- TASK OBJECTIVE -
Wherever the string "controller" shows up in the records below, return that line.

- INFORMATION -
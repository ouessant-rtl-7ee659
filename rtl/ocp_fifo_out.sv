// ocp_fifo_out -- serializing output FIFO between the accelerator and the
// controller (the right-hand FIFO of the RAC integration).
//
// The accelerator writes RATIO*WORD_W-bit entries (din, wr_en, full) into
// the FIFO memory. The head entry is moved into an unpacking register and a
// multiplexer presents its WORD_W-bit slices on dout one after the other,
// least significant slice first. The controller side is first-word-fall-
// through: dout is valid while empty is low and rd_en consumes one word.
// When the last slice is consumed the next entry, if any, is loaded in the
// same cycle, so words stream out at one per cycle.
//
// Timing: an entry written at edge k is in memory after edge k, in the
// unpacking register after edge k+1 and its first word is on dout then.
//
// The 96-bit input and 32-bit output widths (RATIO = 3) follow the published
// example; the depth and slice order are this design's choices.
module ocp_fifo_out #(
  parameter int unsigned WORD_W = 32,
  parameter int unsigned RATIO  = 3,
  parameter int unsigned DEPTH  = 256
) (
  input  logic                    clk,
  input  logic                    rst_n,
  // accelerator side
  input  logic                    wr_en,
  input  logic [RATIO*WORD_W-1:0] din,
  output logic                    full,
  // controller side
  input  logic                    rd_en,
  output logic [WORD_W-1:0]       dout,
  output logic                    empty
);
  localparam int unsigned CW = (RATIO > 1) ? $clog2(RATIO) : 1;

  logic [RATIO*WORD_W-1:0] hold;
  logic                    hold_valid;
  logic [CW-1:0]           sel;
  logic [RATIO*WORD_W-1:0] mem_dout;
  logic                    mem_empty;
  logic                    mem_pop;

  wire consume   = rd_en && hold_valid;
  wire last      = (sel == CW'(RATIO-1));
  wire hold_free = !hold_valid || (consume && last);

  assign mem_pop = hold_free && !mem_empty;
  assign empty   = !hold_valid;
  assign dout    = hold[sel*WORD_W +: WORD_W];

  always_ff @(posedge clk or negedge rst_n) begin
    if (!rst_n) begin
      hold       <= '0;
      hold_valid <= 1'b0;
      sel        <= '0;
    end else begin
      if (consume && !last) sel <= sel + 1'b1;
      if (hold_free) begin
        sel        <= '0;
        hold_valid <= !mem_empty;
        if (!mem_empty) hold <= mem_dout;
      end
    end
  end

  ocp_sync_fifo #(.WIDTH(RATIO*WORD_W), .DEPTH(DEPTH)) u_mem (
    .clk, .rst_n,
    .wr_en,
    .wr_data(din),
    .full,
    .rd_en  (mem_pop),
    .rd_data(mem_dout),
    .empty  (mem_empty),
    .count  ()
  );

  a_no_underflow: assert property (@(posedge clk) disable iff (!rst_n) !(rd_en && empty));
endmodule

- SOLUTION TO THIS TASK -
// controller (the right-hand FIFO of the RAC integration).
// least significant slice first. The controller side is first-word-fall-
  // controller side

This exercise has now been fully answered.